Finding the right dry-air solution

Q: What information is needed to specify an appropriate dehumidifier?

A: To specify a dehumidifier for a given application, it is necessary to know the required moisture removal capacity as well as the operating conditions of the unit. The capacity of the dehumidifiers will vary depending on operating conditions. Moisture load is determined by internal loads as well as infiltration, which also depends on operating conditions inside and outside. Air properties vary during the year, which doesn’t make it any easier.

For most applications, it is also necessary to pay attention to building properties, installations and equipment on-site to ensure that the solution will satisfy the customer.

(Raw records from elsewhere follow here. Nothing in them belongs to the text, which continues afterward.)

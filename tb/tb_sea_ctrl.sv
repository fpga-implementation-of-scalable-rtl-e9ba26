// tb_sea_ctrl: self-checking test of the round controller.
//
// Two instances (NR = 51 with 8-bit constants, NR = 9 with 4-bit constants)
// are started; in every round cycle the constant, fk_en, key_swap and use_kl
// are compared with the schedule worked out here from the cipher's key
// scheduling (constants 1..h then h..1, exchanges when K_h is written and
// after the last round, KR for rounds 1..h+1, KL after). The test also
// checks that busy lasts exactly NR cycles, that done pulses once, raised by the NR-th edge
// after the start edge, and that a start during a run is ignored.
module tb_sea_ctrl;

  int checks = 0, failures = 0;
  logic clk = 0;
  always #5 clk = ~clk;
  logic rst_n = 0;

  logic       start_a, load_a, ren_a, busy_a, done_a, fk_a, sw_a, kl_a;
  logic [7:0] c_a;
  logic       start_b, load_b, ren_b, busy_b, done_b, fk_b, sw_b, kl_b;
  logic [3:0] c_b;

  sea_ctrl #(.NR(51), .B(8)) dut_a (
    .clk(clk), .rst_n(rst_n), .start(start_a), .load(load_a), .round_en(ren_a),
    .busy(busy_a), .done(done_a), .c_const(c_a), .fk_en(fk_a), .key_swap(sw_a),
    .use_kl(kl_a));
  sea_ctrl #(.NR(9), .B(4)) dut_b (
    .clk(clk), .rst_n(rst_n), .start(start_b), .load(load_b), .round_en(ren_b),
    .busy(busy_b), .done(done_b), .c_const(c_b), .fk_en(fk_b), .key_swap(sw_b),
    .use_kl(kl_b));

  task automatic expect_eq(string what, int got, int exp);
    checks++;
    if (got != exp) begin
      failures++;
      $display("FAIL %s got=%0d exp=%0d at %0t", what, got, exp, $time);
    end
  endtask

  // Run instance a (sel = 0) or b (sel = 1) once and check its schedule.
  task automatic run(bit sel, int nr, bit poke_start);
    int h = nr / 2;
    @(negedge clk);
    if (!sel) start_a = 1; else start_b = 1;
    #1;
    expect_eq("load", sel ? int'(load_b) : int'(load_a), 1);
    @(negedge clk);
    start_a = 0; start_b = 0;
    for (int i = 1; i <= nr; i++) begin
      int c = (i <= h) ? i : nr - i;
      if (sel) c = c % 16;
      expect_eq("busy", sel ? int'(busy_b) : int'(busy_a), 1);
      expect_eq("round_en", sel ? int'(ren_b) : int'(ren_a), 1);
      expect_eq("c_const", sel ? int'(c_b) : int'(c_a), c);
      expect_eq("fk_en", sel ? int'(fk_b) : int'(fk_a), int'(i < nr));
      expect_eq("key_swap", sel ? int'(sw_b) : int'(sw_a), int'(i == h || i == nr));
      expect_eq("use_kl", sel ? int'(kl_b) : int'(kl_a), int'(i > h + 1));
      expect_eq("done", sel ? int'(done_b) : int'(done_a), 0);
      if (poke_start && i == 3) begin
        if (!sel) start_a = 1; else start_b = 1;
        #1;
        expect_eq("load while busy", sel ? int'(load_b) : int'(load_a), 0);
      end
      @(negedge clk);
      start_a = 0; start_b = 0;
    end
    expect_eq("done pulse", sel ? int'(done_b) : int'(done_a), 1);
    expect_eq("idle after run", sel ? int'(busy_b) : int'(busy_a), 0);
    @(negedge clk);
    expect_eq("done one cycle", sel ? int'(done_b) : int'(done_a), 0);
    expect_eq("stays idle", sel ? int'(busy_b) : int'(busy_a), 0);
  endtask

  initial begin
    start_a = 0; start_b = 0;
    repeat (2) @(negedge clk);
    rst_n = 1;
    expect_eq("idle after reset", int'(busy_a), 0);
    run(1'b0, 51, 1'b0);
    run(1'b1, 9, 1'b1);
    run(1'b0, 51, 1'b1);
    run(1'b1, 9, 1'b0);
    $display("TB_RESULT checks=%0d failures=%0d", checks, failures);
    $finish;
  end

  initial begin
    repeat (5000) @(posedge clk);
    failures++;
    $display("watchdog expired");
    $display("TB_RESULT checks=%0d failures=%0d", checks, failures);
    $finish;
  end
endmodule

To help you with collecting all the necessary information, Cotes has developed a requirement sheet which will remind you about what to be aware of.

Q: How do I find out, if a unit is suitable for a specific task? 

A: Once you’ve found design conditions and estimated the moisture loads in the working area of the dehumidifier, you’ll be able to select a unit with a size that matches the requirements. If you are in doubt on how to estimate moisture loads, please have a look at our guide. The easiest way to find a suitable unit is to use Cotes’ online calculation tools. Adjust relevant figures and try different machine sizes until there’s a match. If you are in doubt on how to use the online calculation tools, please have a look through our guide. 

After having found the right size of the unit, please consider any additional requirements. Perhaps there are special requirements to available external pressure, alternative heating source, controls, etc. Options will vary between different machine families and sizes. Please have a look in our brochures to gain technical details on our machines from our downloads page. 

Q: How do I know, if a specific product suits my application? 

A: In general, the technology of our dehumidifiers is the same across the entire product range and can be used within almost endless applications. Some units are configured a little differently to ensure certain advantages in different applications. A brief overview below 

  1. C-range: 4-holed machines with process and regeneration completely separated from one another. Pressure neutral operation for higher efficiency. These units are configured to cover a great range of dehumidification capacities and can be used within endless applications. 
  2. CR-range: 3-holed machines with one common air intake for both process and regeneration air. The layout allows for very compact, transportable units with fewer moving parts and easier installation. 
  3. CWO-range: 3-holed machines with one common air intake for both process and regeneration air. The layout allows for a positive pressure operation and de-salting capabilities. Units are specifically developed for wind turbine operations. 
  4. Flexible range: Units are relatively large with a high level of customization. Units can be configured in various ways to meet specific requirements and can be made as one-offs if need be. These units are widely used if operating conditions are extreme.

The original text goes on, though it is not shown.